Symmetrization of normalization uncertainty terms

TRExFitter Version and Commit Hash

current HEAD, TRExFitter version: v1.4.1-dev, Commit Hash: 700dada1

Description

Symmetrisation: ONESIDED currently symmetrizes normalization effects by varying nominal by the same relative amount in both the up and down direction. For a case of nominal = 1 and up = 1.05, it results in down = 0.95 (in practice: down = 2*nominal - up).

Another possible approach, which is more consistent with the effectively log-normal constraint term (Gaussian constraint + exponential extrapolation), would be to instead define the symmetrization differently. For \Delta = up - nominal, take the symmetrized version as 1 / (1 + \Delta). For the 5% variation example this comes out to a very similar number as in the current approach, but for larger variations the difference becomes more apparent. A 50% up variation symmetrizes to a 33% down variation.
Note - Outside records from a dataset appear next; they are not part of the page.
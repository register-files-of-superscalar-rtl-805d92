// bais_select: select logic of the bank-aware instruction scheduler (BAIS).
//
// A multibanked register file with single-port banks fails when two issued
// instructions need the same bank in the same cycle.  BAIS avoids this at
// the source: it only issues instructions whose banks are free.  Three
// groups of arbiters work in the same cycle:
//
//   * the conventional select logic: ISSUE cascaded fixed-priority
//     arbiters pick up to ISSUE ready instructions from the W-entry window
//     (gp[i][p]: entry i chosen for issue port p);
//   * one read arbiter per bank: every ready entry decodes the bank numbers
//     of its source registers, ORs them and requests each bank it needs;
//     gr[i] is set when all of entry i's bank requests are granted.  A bank
//     that a write of an earlier-issued instruction will use in the read
//     cycle is busy and grants nothing;
//   * one write arbiter per bank for the destination register (gw[i]).
//
// Entry i issues from port p when gp[i][p] && gr[i] && gw[i].  The bank
// arbiters work in parallel with one another, so the select path only
// grows by the final AND.
//
// Bypass awareness: an operand's ready flag reaches the read-arbiter
// decoder through two flip-flops, so an operand woken up in the last two
// cycles (delivered by the bypass network) does not request its bank.  An
// operand already ready when its entry is dispatched loads both
// flip-flops at once.  Two source operands in the same bank need only one
// access when they name the same register (the read switch duplicates the
// word); otherwise issue_2nd_read tells the back end that one more read
// cycle is needed.
//
// Timing: combinational from the window state to issue_v/issue_idx in the
// select cycle; the delay flip-flops and the write reservations (a bank
// granted to a write is busy for reads WB_DIST cycles later) are updated at
// the clock edge.  Structure, busy gating and the two-cycle ready delay
// follow the design description; fixed lowest-index priority, the
// dispatch-time loading of the delay flip-flops and WB_DIST are this
// design's choices.
module bais_select
  import rf_pkg::*;
#(
  parameter int unsigned W       = BAIS_W,
  parameter int unsigned ISSUE   = BAIS_ISSUE,
  parameter int unsigned NBANK   = BAIS_NBANK,
  parameter int unsigned BANK_W  = BAIS_BANK_W,
  parameter int unsigned IDX_W   = BAIS_IDX_W,
  parameter int unsigned WB_DIST = BAIS_WB_DIST,
  localparam int unsigned REG_W  = BANK_W + IDX_W,
  localparam int unsigned EI_W   = (W > 1) ? $clog2(W) : 1
) (
  input  logic                          clk,
  input  logic                          rst_n,
  input  logic [W-1:0]                  alloc,
  input  logic [W-1:0]                  req,
  input  logic [W-1:0][1:0]             src_v,
  input  logic [W-1:0][1:0]             src_rdy,
  input  logic [W-1:0][1:0][REG_W-1:0]  src_reg,
  input  logic [W-1:0]                  dst_v,
  input  logic [W-1:0][REG_W-1:0]       dst_reg,
  output logic [ISSUE-1:0]              issue_v,
  output logic [ISSUE-1:0][EI_W-1:0]    issue_idx,
  output logic [ISSUE-1:0]              issue_2nd_read,
  output logic                          lost_bank
);
  // ------------------------------------------------ delayed ready flags
  logic [W-1:0][1:0] rdy1_q, rdy2_q;
  always_ff @(posedge clk) begin
    if (!rst_n) begin
      rdy1_q <= '0;
      rdy2_q <= '0;
    end else begin
      for (int i = 0; i < W; i++) begin
        rdy1_q[i] <= src_rdy[i];
        rdy2_q[i] <= alloc[i] ? src_rdy[i] : rdy1_q[i];
      end
    end
  end

  // ------------------------------------------------ write reservations
  logic [WB_DIST-1:0][NBANK-1:0] wres_q;
  logic [NBANK-1:0] busy, wres_n;
  assign busy = wres_q[WB_DIST-1];

  // ------------------------------------------------ bank requests
  logic [W-1:0][1:0]       rq;        // operand reads its bank
  logic [NBANK-1:0][W-1:0] need_r, need_w;
  always_comb begin
    for (int i = 0; i < W; i++)
      for (int k = 0; k < 2; k++)
        rq[i][k] = src_v[i][k] && rdy2_q[i][k];
    for (int b = 0; b < NBANK; b++)
      for (int i = 0; i < W; i++) begin
        need_r[b][i] = req[i] && ((rq[i][0] && 32'(src_reg[i][0][REG_W-1 -: BANK_W]) == b) ||
                                  (rq[i][1] && 32'(src_reg[i][1][REG_W-1 -: BANK_W]) == b));
        need_w[b][i] = req[i] && dst_v[i] && 32'(dst_reg[i][REG_W-1 -: BANK_W]) == b;
      end
  end

  // read and write arbiters, one per bank, all in parallel
  logic [NBANK-1:0][W-1:0] gnt_r, gnt_w;
  always_comb begin
    for (int b = 0; b < NBANK; b++) begin
      logic done_r, done_w;
      done_r = busy[b];
      done_w = 1'b0;
      gnt_r[b] = '0;
      gnt_w[b] = '0;
      for (int i = 0; i < W; i++) begin
        if (need_r[b][i] && !done_r) begin gnt_r[b][i] = 1'b1; done_r = 1'b1; end
        if (need_w[b][i] && !done_w) begin gnt_w[b][i] = 1'b1; done_w = 1'b1; end
      end
    end
  end

  logic [W-1:0] gr, gw;
  always_comb begin
    for (int i = 0; i < W; i++) begin
      gr[i] = 1'b1;
      gw[i] = 1'b1;
      for (int b = 0; b < NBANK; b++) begin
        if (need_r[b][i] && !gnt_r[b][i]) gr[i] = 1'b0;
        if (need_w[b][i] && !gnt_w[b][i]) gw[i] = 1'b0;
      end
    end
  end

  // ------------------------------------------------ conventional select (cascaded)
  logic [ISSUE-1:0]           gp_v;
  logic [ISSUE-1:0][EI_W-1:0] gp_idx;
  always_comb begin
    logic [W-1:0] left;
    left = req;
    for (int p = 0; p < ISSUE; p++) begin
      gp_v[p]   = 1'b0;
      gp_idx[p] = '0;
      for (int i = 0; i < W; i++)
        if (left[i] && !gp_v[p]) begin
          gp_v[p]   = 1'b1;
          gp_idx[p] = EI_W'(i);
        end
      if (gp_v[p]) left[gp_idx[p]] = 1'b0;     // withdraw the granted request
    end
  end

  // ------------------------------------------------ final AND, outputs
  always_comb begin
    wres_n    = '0;
    lost_bank = 1'b0;
    for (int p = 0; p < ISSUE; p++) begin
      issue_v[p]        = gp_v[p] && gr[gp_idx[p]] && gw[gp_idx[p]];
      issue_idx[p]      = gp_idx[p];
      issue_2nd_read[p] = issue_v[p] && (&rq[gp_idx[p]]) &&
                          src_reg[gp_idx[p]][0][REG_W-1 -: BANK_W] == src_reg[gp_idx[p]][1][REG_W-1 -: BANK_W] &&
                          src_reg[gp_idx[p]][0] != src_reg[gp_idx[p]][1];
      lost_bank        |= gp_v[p] && !issue_v[p];
      if (issue_v[p] && dst_v[gp_idx[p]])
        wres_n[dst_reg[gp_idx[p]][REG_W-1 -: BANK_W]] = 1'b1;
    end
  end

  always_ff @(posedge clk) begin
    if (!rst_n) wres_q <= '0;
    else begin
      wres_q[0] <= wres_n;
      for (int k = 1; k < WB_DIST; k++) wres_q[k] <= wres_q[k-1];
    end
  end

  // the cascade never hands one entry to two issue ports
  if (ISSUE > 1) begin : g_chk
    a_distinct: assert property (@(posedge clk) disable iff (!rst_n)
      (issue_v[0] && issue_v[1]) |-> (gp_idx[0] != gp_idx[1]));
  end
endmodule
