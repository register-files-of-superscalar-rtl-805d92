// tb_bais_select: self-checking testbench for bais_select.
//
// A random instruction window drives the DUT every cycle: entries are
// dispatched with random source/destination registers, operands become
// ready at random times (some already ready at dispatch), and issued
// entries leave the window.  A behavioural reference model written
// independently of the RTL keeps its own two-stage ready delay and write
// reservations and predicts issue_v, issue_idx, issue_2nd_read and
// lost_bank.  Independent invariants are checked too: no two issued
// instructions read the same bank, no read goes to a bank reserved for a
// write in that cycle, and no two issued instructions write the same bank.
// The run reports how often bank conflicts, busy banks and second reads
// occurred, and fails if any of them never happened.  Timing: inputs are
// changed at the falling edge, outputs sampled just before the rising edge.
`timescale 1ns/1ps
module tb_bais_select;
  import rf_pkg::*;
  localparam int W = BAIS_W, ISSUE = BAIS_ISSUE, NBANK = BAIS_NBANK;
  localparam int BANK_W = BAIS_BANK_W, IDX_W = BAIS_IDX_W, WB_DIST = BAIS_WB_DIST;
  localparam int REG_W = BANK_W + IDX_W, EI_W = $clog2(W);

  logic clk = 0, rst_n = 0;
  always #5 clk = ~clk;

  logic [W-1:0]                 alloc, req, dst_v;
  logic [W-1:0][1:0]            src_v, src_rdy;
  logic [W-1:0][1:0][REG_W-1:0] src_reg;
  logic [W-1:0][REG_W-1:0]      dst_reg;
  logic [ISSUE-1:0]             issue_v, issue_2nd_read;
  logic [ISSUE-1:0][EI_W-1:0]   issue_idx;
  logic                         lost_bank;

  bais_select dut (.*);

  int checks = 0, failures = 0;
  int n_lost = 0, n_busy_block = 0, n_2nd = 0, n_issued = 0, n_dup = 0;

  task automatic check(bit ok, string what);
    checks++;
    if (!ok) begin
      failures++;
      if (failures < 10) $display("FAIL %s at %0t", what, $time);
    end
  endtask

  initial begin : watchdog
    #20_000_000;
    $display("WATCHDOG timeout");
    $display("TB_RESULT checks=%0d failures=%0d", checks, failures + 1);
    $finish;
  end

  // window contents kept by the testbench
  bit              valid [W];
  // reference model state
  bit [1:0]        m_r1 [W], m_r2 [W];
  bit [NBANK-1:0]  m_wres [WB_DIST];

  function automatic int bank_of(logic [REG_W-1:0] r);
    return int'(r[REG_W-1 -: BANK_W]);
  endfunction

  function automatic logic [REG_W-1:0] rnd_reg();
    return {BANK_W'($urandom_range(NBANK-1)), IDX_W'($urandom)};
  endfunction

  // expected outputs
  bit              e_v [ISSUE];
  int              e_idx [ISSUE];
  bit              e_2nd [ISSUE];
  bit              e_lost;

  task automatic model();
    bit [1:0] rq [W];
    bit taken_r [NBANK], taken_w [NBANK];
    int owner_r [NBANK], owner_w [NBANK];
    bit ok_r [W], ok_w [W];
    bit used [W];
    for (int b = 0; b < NBANK; b++) begin
      taken_r[b] = m_wres[WB_DIST-1][b]; owner_r[b] = -1;
      taken_w[b] = 0; owner_w[b] = -1;
    end
    // per-bank arbiters: walk the entries in priority order
    for (int i = 0; i < W; i++) begin
      rq[i][0] = src_v[i][0] && m_r2[i][0];
      rq[i][1] = src_v[i][1] && m_r2[i][1];
      ok_r[i] = 1; ok_w[i] = 1;
      if (!req[i]) continue;
      for (int k = 0; k < 2; k++) if (rq[i][k]) begin
        int b = bank_of(src_reg[i][k]);
        if (owner_r[b] == i) continue;
        if (!taken_r[b]) begin taken_r[b] = 1; owner_r[b] = i; end
        else ok_r[i] = 0;
      end
      if (dst_v[i]) begin
        int b = bank_of(dst_reg[i]);
        if (!taken_w[b]) begin taken_w[b] = 1; owner_w[b] = i; end
        else ok_w[i] = 0;
      end
    end
    // ISSUE oldest-first picks, then the AND with the bank grants
    foreach (used[i]) used[i] = 0;
    e_lost = 0;
    for (int p = 0; p < ISSUE; p++) begin
      int pick = -1;
      for (int i = 0; i < W; i++) if (req[i] && !used[i]) begin pick = i; break; end
      e_v[p] = 0; e_idx[p] = 0; e_2nd[p] = 0;
      if (pick >= 0) begin
        used[pick] = 1;
        e_idx[p] = pick;
        e_v[p] = ok_r[pick] && ok_w[pick];
        if (!e_v[p]) e_lost = 1;
        e_2nd[p] = e_v[p] && rq[pick] == 2'b11 &&
                   bank_of(src_reg[pick][0]) == bank_of(src_reg[pick][1]) &&
                   src_reg[pick][0] != src_reg[pick][1];
        if (!ok_r[pick]) begin
          for (int k = 0; k < 2; k++)
            if (rq[pick][k] && m_wres[WB_DIST-1][bank_of(src_reg[pick][k])]) n_busy_block++;
        end
      end
    end
  endtask

  task automatic model_clock();
    bit [NBANK-1:0] nw = '0;
    for (int p = 0; p < ISSUE; p++)
      if (e_v[p] && dst_v[e_idx[p]]) nw[bank_of(dst_reg[e_idx[p]])] = 1;
    for (int k = WB_DIST-1; k > 0; k--) m_wres[k] = m_wres[k-1];
    m_wres[0] = nw;
    for (int i = 0; i < W; i++) begin
      m_r2[i] = alloc[i] ? src_rdy[i] : m_r1[i];
      m_r1[i] = src_rdy[i];
    end
  endtask

  // invariants on the DUT's own outputs
  task automatic invariants();
    bit [NBANK-1:0] rb = '0, wb = '0;
    for (int p = 0; p < ISSUE; p++) if (issue_v[p]) begin
      int i = issue_idx[p];
      bit [NBANK-1:0] mine = '0;
      check(req[i] == 1'b1, "issued entry not ready");
      for (int k = 0; k < 2; k++)
        if (src_v[i][k] && m_r2[i][k]) mine[bank_of(src_reg[i][k])] = 1;
      check((mine & rb) == '0, "two instructions read one bank");
      check((mine & m_wres[WB_DIST-1]) == '0, "read of a write-reserved bank");
      rb |= mine;
      if (dst_v[i]) begin
        check(!wb[bank_of(dst_reg[i])], "two instructions write one bank");
        wb[bank_of(dst_reg[i])] = 1;
      end
      if (src_v[i] == 2'b11 && m_r2[i] == 2'b11 && src_reg[i][0] == src_reg[i][1]) n_dup++;
    end
  endtask

  initial begin
    alloc = '0; req = '0; src_v = '0; src_rdy = '0; src_reg = '0; dst_v = '0; dst_reg = '0;
    foreach (valid[i]) begin valid[i] = 0; m_r1[i] = 0; m_r2[i] = 0; end
    foreach (m_wres[k]) m_wres[k] = '0;
    repeat (3) @(posedge clk);
    @(negedge clk) rst_n = 1;

    for (int cyc = 0; cyc < 20000; cyc++) begin
      // drive the window at the falling edge
      alloc = '0;
      for (int i = 0; i < W; i++) begin
        if (!valid[i] && $urandom_range(3) == 0) begin
          valid[i]   = 1;
          alloc[i]   = 1;
          src_v[i]   = 2'($urandom_range(3));
          dst_v[i]   = $urandom_range(4) != 0;
          src_reg[i][0] = rnd_reg();
          // force some same-register and same-bank pairs
          case ($urandom_range(5))
            0: src_reg[i][1] = src_reg[i][0];
            1: src_reg[i][1] = {src_reg[i][0][REG_W-1 -: BANK_W], IDX_W'($urandom)};
            default: src_reg[i][1] = rnd_reg();
          endcase
          dst_reg[i] = rnd_reg();
          src_rdy[i] = 2'($urandom_range(3));
        end else if (valid[i]) begin
          for (int k = 0; k < 2; k++)
            if ($urandom_range(2) == 0) src_rdy[i][k] = 1;
        end
        req[i] = valid[i] && ((src_rdy[i] | ~src_v[i]) == 2'b11) && !alloc[i];
      end
      #1;
      model();
      invariants();
      for (int p = 0; p < ISSUE; p++) begin
        check(issue_v[p] == e_v[p], $sformatf("issue_v[%0d]", p));
        if (e_v[p]) begin
          check(int'(issue_idx[p]) == e_idx[p], $sformatf("issue_idx[%0d]", p));
          check(issue_2nd_read[p] == e_2nd[p], $sformatf("issue_2nd_read[%0d]", p));
        end
        if (issue_v[p]) n_issued++;
        if (e_2nd[p]) n_2nd++;
      end
      check(lost_bank == e_lost, "lost_bank");
      if (e_lost) n_lost++;
      @(posedge clk);
      model_clock();
      for (int p = 0; p < ISSUE; p++) if (issue_v[p]) valid[issue_idx[p]] = 0;
      @(negedge clk);
    end

    $display("issued=%0d lost_bank_cycles=%0d busy_blocked=%0d second_reads=%0d same_reg_pairs=%0d",
             n_issued, n_lost, n_busy_block, n_2nd, n_dup);
    check(n_lost > 0, "bank conflicts exercised");
    check(n_busy_block > 0, "write-reserved banks exercised");
    check(n_2nd > 0, "second reads exercised");
    check(n_dup > 0, "same-register pairs exercised");
    $display("TB_RESULT checks=%0d failures=%0d", checks, failures);
    $finish;
  end
endmodule
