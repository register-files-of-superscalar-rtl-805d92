// bank_arbiter: request decoders plus one fixed-priority arbiter per bank.
//
// Every request port carries a bank number.  A decoder per port turns the
// bank number into a one-hot request vector; the b-th bits of all vectors
// form the request lines of bank b's arbiter, which grants the lowest
// requesting port index.  The arbiters of all banks work in parallel; the
// per-bank grants are then OR-gathered back into one grant per port.
// bank_en[b] = 0 disables a bank (used for banks busy with a write).
//
// Purely combinational.  Lower port index means higher priority: the user
// orders its ports so (carried-over accesses first, writes ahead of reads).
// The decoder/arbiter/OR structure follows the design description; fixed
// priority is as described there; the bank_en input is this design's own.
module bank_arbiter #(
  parameter int unsigned NREQ   = 2 * (rf_pkg::MST_NREAD + rf_pkg::MST_NWRITE),
  parameter int unsigned NBANK  = rf_pkg::MST_NBANK,
  parameter int unsigned BANK_W = rf_pkg::MST_BANK_W,
  localparam int unsigned RI_W  = (NREQ > 1) ? $clog2(NREQ) : 1
) (
  input  logic [NREQ-1:0]              req,
  input  logic [NREQ-1:0][BANK_W-1:0]  bank,
  input  logic [NBANK-1:0]             bank_en,
  output logic [NREQ-1:0]              gnt,
  output logic [NBANK-1:0]             bank_gnt_v,
  output logic [NBANK-1:0][RI_W-1:0]   bank_gnt_idx
);
  // decoded requests: dreq[b][r]
  logic [NBANK-1:0][NREQ-1:0] dreq;
  logic [NBANK-1:0][NREQ-1:0] dgnt;

  always_comb begin
    for (int b = 0; b < NBANK; b++)
      for (int r = 0; r < NREQ; r++)
        dreq[b][r] = req[r] && (32'(bank[r]) == b) && bank_en[b];
  end

  // one fixed-priority arbiter per bank
  always_comb begin
    for (int b = 0; b < NBANK; b++) begin
      dgnt[b]         = '0;
      bank_gnt_v[b]   = 1'b0;
      bank_gnt_idx[b] = '0;
      for (int r = 0; r < NREQ; r++) begin
        if (dreq[b][r] && !bank_gnt_v[b]) begin
          dgnt[b][r]      = 1'b1;
          bank_gnt_v[b]   = 1'b1;
          bank_gnt_idx[b] = RI_W'(r);
        end
      end
    end
  end

  // OR-gather of the per-bank grants
  always_comb begin
    gnt = '0;
    for (int b = 0; b < NBANK; b++) gnt |= dgnt[b];
  end
endmodule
Another nice property of this approach is that it allows defining normalization uncertainties larger than 100% and then symmetrizing them and still ending up with positive templates.

I think this approach makes less sense for the symmetrization of shape variations, which we extrapolate linearly instead.

I have not fully thought through the potential interplay with AlternativeShapeHistFactory but I currently suspect nothing changes fundamentally with either of the two possible values of that option.

Reproducer Configuration

n/a

Ideas to Resolve

Implement a flag to switch the approach for symmetrization (per systematic or global?).